(The data)

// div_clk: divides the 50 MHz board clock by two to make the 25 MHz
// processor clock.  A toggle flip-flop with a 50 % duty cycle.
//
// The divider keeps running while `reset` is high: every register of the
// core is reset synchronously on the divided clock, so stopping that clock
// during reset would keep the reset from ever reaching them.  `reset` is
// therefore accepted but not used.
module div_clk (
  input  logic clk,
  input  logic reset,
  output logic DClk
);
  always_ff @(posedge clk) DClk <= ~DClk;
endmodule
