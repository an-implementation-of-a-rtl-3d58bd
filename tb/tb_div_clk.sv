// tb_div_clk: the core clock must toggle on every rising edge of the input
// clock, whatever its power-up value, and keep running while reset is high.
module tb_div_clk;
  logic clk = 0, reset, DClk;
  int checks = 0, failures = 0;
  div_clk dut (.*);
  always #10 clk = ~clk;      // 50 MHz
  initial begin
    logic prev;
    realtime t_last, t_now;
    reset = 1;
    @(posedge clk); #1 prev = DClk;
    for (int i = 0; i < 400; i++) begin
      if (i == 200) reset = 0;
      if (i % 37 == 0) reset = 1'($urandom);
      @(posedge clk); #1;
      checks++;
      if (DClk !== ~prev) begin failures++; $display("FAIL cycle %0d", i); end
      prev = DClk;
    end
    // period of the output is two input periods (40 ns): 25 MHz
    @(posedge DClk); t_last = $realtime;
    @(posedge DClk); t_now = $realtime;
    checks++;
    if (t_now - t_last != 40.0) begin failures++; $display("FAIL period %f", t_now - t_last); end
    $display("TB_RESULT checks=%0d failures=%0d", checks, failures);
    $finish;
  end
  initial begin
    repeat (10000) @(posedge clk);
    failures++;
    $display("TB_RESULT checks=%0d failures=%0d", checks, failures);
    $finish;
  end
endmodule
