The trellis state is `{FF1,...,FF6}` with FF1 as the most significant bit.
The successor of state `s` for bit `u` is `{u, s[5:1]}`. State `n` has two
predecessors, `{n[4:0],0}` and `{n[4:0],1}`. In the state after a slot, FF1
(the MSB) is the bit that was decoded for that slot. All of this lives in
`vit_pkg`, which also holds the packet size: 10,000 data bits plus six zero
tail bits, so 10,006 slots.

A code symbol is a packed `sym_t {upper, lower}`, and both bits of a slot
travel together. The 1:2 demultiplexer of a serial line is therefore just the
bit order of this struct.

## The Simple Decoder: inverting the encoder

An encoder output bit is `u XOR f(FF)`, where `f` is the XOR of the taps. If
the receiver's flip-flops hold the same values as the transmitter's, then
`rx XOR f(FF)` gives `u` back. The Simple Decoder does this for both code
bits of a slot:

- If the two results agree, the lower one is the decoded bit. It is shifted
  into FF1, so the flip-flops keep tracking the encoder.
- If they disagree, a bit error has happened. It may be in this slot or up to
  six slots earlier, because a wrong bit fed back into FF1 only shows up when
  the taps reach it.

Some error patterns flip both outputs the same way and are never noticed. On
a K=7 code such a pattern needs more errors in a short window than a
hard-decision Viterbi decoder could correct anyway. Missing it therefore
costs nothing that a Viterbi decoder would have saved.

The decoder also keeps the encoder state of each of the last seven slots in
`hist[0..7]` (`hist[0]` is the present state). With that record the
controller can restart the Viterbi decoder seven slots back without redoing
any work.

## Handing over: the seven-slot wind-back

(End The data)
(The data)

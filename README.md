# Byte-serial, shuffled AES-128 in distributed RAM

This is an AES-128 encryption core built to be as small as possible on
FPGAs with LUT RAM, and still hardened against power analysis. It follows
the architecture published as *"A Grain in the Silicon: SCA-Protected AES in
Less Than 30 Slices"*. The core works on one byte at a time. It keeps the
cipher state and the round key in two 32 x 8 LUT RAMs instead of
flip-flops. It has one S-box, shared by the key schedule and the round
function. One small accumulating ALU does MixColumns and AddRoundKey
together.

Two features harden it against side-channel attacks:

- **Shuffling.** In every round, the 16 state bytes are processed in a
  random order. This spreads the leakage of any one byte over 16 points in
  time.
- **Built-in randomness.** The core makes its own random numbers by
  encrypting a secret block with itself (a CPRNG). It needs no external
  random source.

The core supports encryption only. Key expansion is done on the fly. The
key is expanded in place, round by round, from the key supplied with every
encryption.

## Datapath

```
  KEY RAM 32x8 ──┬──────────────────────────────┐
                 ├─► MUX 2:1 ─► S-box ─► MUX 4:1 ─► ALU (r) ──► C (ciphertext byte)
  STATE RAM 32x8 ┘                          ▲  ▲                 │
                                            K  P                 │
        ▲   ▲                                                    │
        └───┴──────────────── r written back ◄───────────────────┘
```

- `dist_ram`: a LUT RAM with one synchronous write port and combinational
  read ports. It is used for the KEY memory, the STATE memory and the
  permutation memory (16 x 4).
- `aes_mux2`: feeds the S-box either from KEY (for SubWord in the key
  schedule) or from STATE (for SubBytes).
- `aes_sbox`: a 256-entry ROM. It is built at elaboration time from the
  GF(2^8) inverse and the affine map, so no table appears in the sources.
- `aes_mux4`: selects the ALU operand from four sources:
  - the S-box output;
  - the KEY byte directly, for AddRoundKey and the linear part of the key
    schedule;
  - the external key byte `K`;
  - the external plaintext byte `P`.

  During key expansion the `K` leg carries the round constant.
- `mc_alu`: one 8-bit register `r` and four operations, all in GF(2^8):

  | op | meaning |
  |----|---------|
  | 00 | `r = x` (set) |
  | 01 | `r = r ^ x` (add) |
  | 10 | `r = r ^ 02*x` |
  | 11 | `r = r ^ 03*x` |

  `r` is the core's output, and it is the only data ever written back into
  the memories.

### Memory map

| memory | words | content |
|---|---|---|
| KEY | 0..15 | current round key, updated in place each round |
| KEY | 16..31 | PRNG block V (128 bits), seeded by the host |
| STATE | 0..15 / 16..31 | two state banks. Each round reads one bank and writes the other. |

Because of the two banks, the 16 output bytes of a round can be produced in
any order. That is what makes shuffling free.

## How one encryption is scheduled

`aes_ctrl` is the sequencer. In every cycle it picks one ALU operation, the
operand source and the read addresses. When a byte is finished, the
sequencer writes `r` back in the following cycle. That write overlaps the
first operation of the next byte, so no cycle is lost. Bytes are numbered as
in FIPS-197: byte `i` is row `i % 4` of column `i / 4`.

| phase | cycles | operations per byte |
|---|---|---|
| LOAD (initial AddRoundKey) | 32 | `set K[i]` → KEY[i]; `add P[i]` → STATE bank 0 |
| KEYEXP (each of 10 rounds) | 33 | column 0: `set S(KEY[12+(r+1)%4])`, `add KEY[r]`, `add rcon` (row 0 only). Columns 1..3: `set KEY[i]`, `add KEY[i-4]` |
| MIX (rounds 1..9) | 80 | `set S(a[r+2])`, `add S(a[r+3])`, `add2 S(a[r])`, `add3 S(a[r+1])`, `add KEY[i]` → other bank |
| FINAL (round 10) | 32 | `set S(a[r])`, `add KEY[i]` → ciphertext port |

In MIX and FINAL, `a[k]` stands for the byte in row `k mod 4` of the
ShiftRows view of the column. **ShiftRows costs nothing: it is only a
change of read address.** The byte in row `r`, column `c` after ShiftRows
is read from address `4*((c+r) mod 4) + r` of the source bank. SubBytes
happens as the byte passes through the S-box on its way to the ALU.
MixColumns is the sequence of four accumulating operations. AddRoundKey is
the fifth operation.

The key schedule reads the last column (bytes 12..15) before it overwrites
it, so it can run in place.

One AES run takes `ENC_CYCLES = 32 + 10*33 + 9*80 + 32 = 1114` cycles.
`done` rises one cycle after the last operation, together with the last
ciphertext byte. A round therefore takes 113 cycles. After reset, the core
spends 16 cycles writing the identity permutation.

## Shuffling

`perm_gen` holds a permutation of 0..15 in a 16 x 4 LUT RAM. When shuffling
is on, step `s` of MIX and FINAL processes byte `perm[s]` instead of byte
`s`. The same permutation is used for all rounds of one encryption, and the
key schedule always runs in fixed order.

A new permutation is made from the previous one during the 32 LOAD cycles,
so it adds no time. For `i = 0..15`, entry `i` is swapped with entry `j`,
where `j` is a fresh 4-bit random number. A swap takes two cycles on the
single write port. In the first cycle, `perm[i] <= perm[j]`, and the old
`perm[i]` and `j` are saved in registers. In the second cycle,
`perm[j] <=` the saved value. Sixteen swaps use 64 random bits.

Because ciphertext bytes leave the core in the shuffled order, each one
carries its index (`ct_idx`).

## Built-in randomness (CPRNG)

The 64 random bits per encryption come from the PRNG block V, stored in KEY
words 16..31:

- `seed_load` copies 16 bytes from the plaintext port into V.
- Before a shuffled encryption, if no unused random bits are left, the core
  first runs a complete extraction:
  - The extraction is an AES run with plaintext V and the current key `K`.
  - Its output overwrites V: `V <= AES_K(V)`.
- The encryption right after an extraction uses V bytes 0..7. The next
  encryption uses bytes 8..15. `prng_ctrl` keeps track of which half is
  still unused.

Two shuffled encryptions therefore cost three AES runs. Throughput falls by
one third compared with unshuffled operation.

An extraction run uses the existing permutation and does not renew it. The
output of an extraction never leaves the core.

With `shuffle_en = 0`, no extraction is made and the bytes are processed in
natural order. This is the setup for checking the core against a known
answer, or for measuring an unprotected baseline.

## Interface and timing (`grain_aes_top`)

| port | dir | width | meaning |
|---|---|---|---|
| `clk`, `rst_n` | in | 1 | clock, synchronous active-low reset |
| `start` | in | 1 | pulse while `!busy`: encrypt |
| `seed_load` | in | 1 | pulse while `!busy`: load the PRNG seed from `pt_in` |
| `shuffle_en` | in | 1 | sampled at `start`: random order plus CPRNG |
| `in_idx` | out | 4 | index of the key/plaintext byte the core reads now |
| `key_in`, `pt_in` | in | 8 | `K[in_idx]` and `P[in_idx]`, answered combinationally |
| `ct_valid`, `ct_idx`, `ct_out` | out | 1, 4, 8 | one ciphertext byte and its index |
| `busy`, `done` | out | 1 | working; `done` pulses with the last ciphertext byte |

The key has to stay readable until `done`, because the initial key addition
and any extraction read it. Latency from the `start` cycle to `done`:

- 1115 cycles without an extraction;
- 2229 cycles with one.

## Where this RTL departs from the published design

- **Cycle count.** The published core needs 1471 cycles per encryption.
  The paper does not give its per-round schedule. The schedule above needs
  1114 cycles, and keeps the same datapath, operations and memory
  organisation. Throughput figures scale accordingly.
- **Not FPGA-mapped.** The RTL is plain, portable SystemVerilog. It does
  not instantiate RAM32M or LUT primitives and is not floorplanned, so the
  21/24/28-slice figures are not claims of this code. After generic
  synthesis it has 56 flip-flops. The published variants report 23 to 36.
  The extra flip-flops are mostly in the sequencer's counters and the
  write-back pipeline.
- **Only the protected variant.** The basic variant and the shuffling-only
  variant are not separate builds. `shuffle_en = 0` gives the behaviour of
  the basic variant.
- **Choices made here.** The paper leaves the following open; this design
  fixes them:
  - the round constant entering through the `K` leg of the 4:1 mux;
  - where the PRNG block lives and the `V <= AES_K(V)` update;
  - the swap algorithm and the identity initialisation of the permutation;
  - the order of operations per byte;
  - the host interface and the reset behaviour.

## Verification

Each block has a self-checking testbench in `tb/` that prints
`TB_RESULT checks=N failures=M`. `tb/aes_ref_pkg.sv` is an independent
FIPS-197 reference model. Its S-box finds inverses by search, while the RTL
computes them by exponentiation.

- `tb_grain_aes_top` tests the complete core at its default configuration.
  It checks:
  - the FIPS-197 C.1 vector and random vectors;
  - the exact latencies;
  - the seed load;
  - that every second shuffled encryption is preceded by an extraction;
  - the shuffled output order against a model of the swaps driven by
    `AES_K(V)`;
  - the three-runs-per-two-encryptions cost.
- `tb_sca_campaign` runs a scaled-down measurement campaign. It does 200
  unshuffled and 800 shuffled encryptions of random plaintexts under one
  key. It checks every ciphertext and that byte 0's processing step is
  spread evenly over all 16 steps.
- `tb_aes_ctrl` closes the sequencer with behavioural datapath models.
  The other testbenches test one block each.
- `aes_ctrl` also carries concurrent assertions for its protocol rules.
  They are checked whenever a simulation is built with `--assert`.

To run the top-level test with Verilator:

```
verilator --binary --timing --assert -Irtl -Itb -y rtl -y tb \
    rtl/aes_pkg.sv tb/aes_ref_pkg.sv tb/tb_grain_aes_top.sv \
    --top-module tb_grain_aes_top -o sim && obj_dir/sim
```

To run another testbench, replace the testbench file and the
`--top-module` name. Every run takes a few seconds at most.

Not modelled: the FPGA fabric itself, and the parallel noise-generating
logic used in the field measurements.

(End The data)

:: Task prompt ::
From the listing above, repeat exactly the lines starting at the line that includes "The successor of" and ending at the line that includes "## Handing over: the seven-slot wind-back", with nothing outside that span.

:: Result of the task ::
The successor of state `s` for bit `u` is `{u, s[5:1]}`. State `n` has two
predecessors, `{n[4:0],0}` and `{n[4:0],1}`. In the state after a slot, FF1
(the MSB) is the bit that was decoded for that slot. All of this lives in
`vit_pkg`, which also holds the packet size: 10,000 data bits plus six zero
tail bits, so 10,006 slots.

A code symbol is a packed `sym_t {upper, lower}`, and both bits of a slot
travel together. The 1:2 demultiplexer of a serial line is therefore just the
bit order of this struct.

## The Simple Decoder: inverting the encoder

An encoder output bit is `u XOR f(FF)`, where `f` is the XOR of the taps. If
the receiver's flip-flops hold the same values as the transmitter's, then
`rx XOR f(FF)` gives `u` back. The Simple Decoder does this for both code
bits of a slot:

- If the two results agree, the lower one is the decoded bit. It is shifted
  into FF1, so the flip-flops keep tracking the encoder.
- If they disagree, a bit error has happened. It may be in this slot or up to
  six slots earlier, because a wrong bit fed back into FF1 only shows up when
  the taps reach it.

Some error patterns flip both outputs the same way and are never noticed. On
a K=7 code such a pattern needs more errors in a short window than a
hard-decision Viterbi decoder could correct anyway. Missing it therefore
costs nothing that a Viterbi decoder would have saved.

The decoder also keeps the encoder state of each of the last seven slots in
`hist[0..7]` (`hist[0]` is the present state). With that record the
controller can restart the Viterbi decoder seven slots back without redoing
any work.

## Handing over: the seven-slot wind-back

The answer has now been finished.